The highest video quality that the Admire 4G can capture is 720 x 480 resolution, which is wide-format, but not HD. I was pleased with the video quality for this class of device. There was definitely some grain present, but by and large the video looked very good. Shooting outdoors in sunlight produces the best results, but even in a well-lit room, you'll be satisfied with what you get.
The gallery is the stock Android 2.3 option. Photo albums float in stacks in the main gallery view, and you can sift through them in the chronological timeline in which they are arranged. It also taps into your Google+ account.
Editing options are severely limited. Crop and rotate are all you get. Sharing options are solid, and incorporate all the social networking apps on board the Admire.

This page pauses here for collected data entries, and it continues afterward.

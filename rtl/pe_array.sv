// pe_array: ROWS x COLS array of rpe processing elements with the CGRA's
// point-to-point interconnect.
//
// Each PE chooses each of its two operands from eight sources (pe_src_e):
// the OUT1 of the PE above, above-left or above-right, the OUT2 of the PE
// above, the OUT1 of its left neighbour (horizontal), its own OUT1 (loop),
// the OUT1 of the PE two rows up (interleaved) or the input I/O buffer word
// of its column (global line).  For row 0 the "row above" (and for rows 0
// and 1 the interleaved row) is the input I/O buffer: word 2c acts as OUT1
// and word 2c+1 as OUT2 of column c.  Neighbours outside the array read 0.
//
// Timing: each row is one register stage (the operand registers of its
// PEs), enabled by its row-valid bit vld[r].  The outputs of the last row
// are presented as 2*COLS words, word 2c = OUT1, word 2c+1 = OUT2 of
// column c.
//
// Following the document: the PE grid, the neighbour, loop, interleaved
// and global routing kinds.  The exact source set and the edge behaviour
// are this design's choice.
module pe_array
  import harp_pkg::*;
#(
  parameter int unsigned ROWS = 4,
  parameter int unsigned COLS = 16
) (
  input  logic                          clk,
  input  logic                          rst_n,
  input  logic                          ce,
  input  logic                          clr,
  input  logic [ROWS-1:0]               vld,
  input  pe_cfg_t [ROWS-1:0][COLS-1:0]  cfg,
  input  logic [2*COLS-1:0][DW-1:0]     bin,
  output logic [2*COLS-1:0][DW-1:0]     bout
);

  logic [DW-1:0] o1 [ROWS][COLS];
  logic [DW-1:0] o2 [ROWS][COLS];

  for (genvar r = 0; r < int'(ROWS); r++) begin : g_row
    for (genvar c = 0; c < int'(COLS); c++) begin : g_col
      logic [DW-1:0] up1, up2, upl, upr, left, ilv, in1, in2;

      // neighbour values
      if (r == 0) begin : g_top
        assign up1 = bin[2*c];
        assign up2 = bin[2*c+1];
        if (c > 0) begin : g_l
          assign upl = bin[2*(c-1)];
        end else begin : g_nl
          assign upl = '0;
        end
        if (c < int'(COLS) - 1) begin : g_r
          assign upr = bin[2*(c+1)];
        end else begin : g_nr
          assign upr = '0;
        end
      end else begin : g_inner
        assign up1 = o1[r-1][c];
        assign up2 = o2[r-1][c];
        if (c > 0) begin : g_l
          assign upl = o1[r-1][c-1];
        end else begin : g_nl
          assign upl = '0;
        end
        if (c < int'(COLS) - 1) begin : g_r
          assign upr = o1[r-1][c+1];
        end else begin : g_nr
          assign upr = '0;
        end
      end
      if (r >= 2) begin : g_ilv
        assign ilv = o1[r-2][c];
      end else begin : g_nilv
        assign ilv = bin[2*c];
      end
      if (c > 0) begin : g_left
        assign left = o1[r][c-1];
      end else begin : g_nleft
        assign left = '0;
      end

      function automatic logic [DW-1:0] pick(input pe_src_e s, input logic [DW-1:0] glob,
                                             input logic [DW-1:0] u1, input logic [DW-1:0] u2,
                                             input logic [DW-1:0] ul, input logic [DW-1:0] ur,
                                             input logic [DW-1:0] lf, input logic [DW-1:0] lp,
                                             input logic [DW-1:0] il);
        unique case (s)
          S_UP:      return u1;
          S_UPLEFT:  return ul;
          S_UPRIGHT: return ur;
          S_UP2:     return u2;
          S_LEFT:    return lf;
          S_LOOP:    return lp;
          S_ILV:     return il;
          default:   return glob;
        endcase
      endfunction

      assign in1 = pick(cfg[r][c].src1, bin[2*c],   up1, up2, upl, upr, left, o1[r][c], ilv);
      assign in2 = pick(cfg[r][c].src2, bin[2*c+1], up1, up2, upl, upr, left, o1[r][c], ilv);

      rpe u_pe (
        .clk  (clk),
        .rst_n(rst_n),
        .ce   (ce),
        .en   (vld[r]),
        .clr  (clr),
        .cfg  (cfg[r][c]),
        .in1  (in1),
        .in2  (in2),
        .out1 (o1[r][c]),
        .out2 (o2[r][c])
      );
    end
  end

  for (genvar c = 0; c < int'(COLS); c++) begin : g_out
    assign bout[2*c]   = o1[ROWS-1][c];
    assign bout[2*c+1] = o2[ROWS-1][c];
  end

endmodule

The Admire ships with the stock Android browser, as well as some MetroPCS-branded web tools (MetroWeb, etc.). The stock Android browser is a known entity. It works well on MetroPCS's LTE 4G network. Browsing speeds were good, but not as fast as what's available from AT&T or Verizon Wireless.
The Admire is stuffed full of MetroPCS applications. Some include: M Studio, MetroNavigation, Metro411, MetroWeb, MyMetro, and VirtualCard. Some of these can be deleted, some cannot. There's still enough space left on the Admire for you to download your own applications.
The Admire supports mono and stereo Bluetooth headsets. I had no trouble pairing with either. Sound quality through mono headphones was good, as was music sent through stereo headphones. The Admire also connects with computers and/or other phones for pushing files around.
The Admire offers the standard Android clock on the lock screen, which is visible when the device is first woken from sleep. It's a nice, large digital clock that's easily visible everywhere except under direct sunlight. It can't be customized, though.
The Admire includes Google Maps and MetroNavigation. Google Maps and its Navigation and Places features make for a powerful set of tools when it comes to routing directions and discovering nearby points of interest. The trifecta of these applications means there's no excuse to get lost nor to find a great place for dinner. Of course, its effectiveness is dependent on a strong network connection. The Admire's GPS radio performed very well in most circumstances, and was able to pinpoint my location to within 15-25 feet most of the time.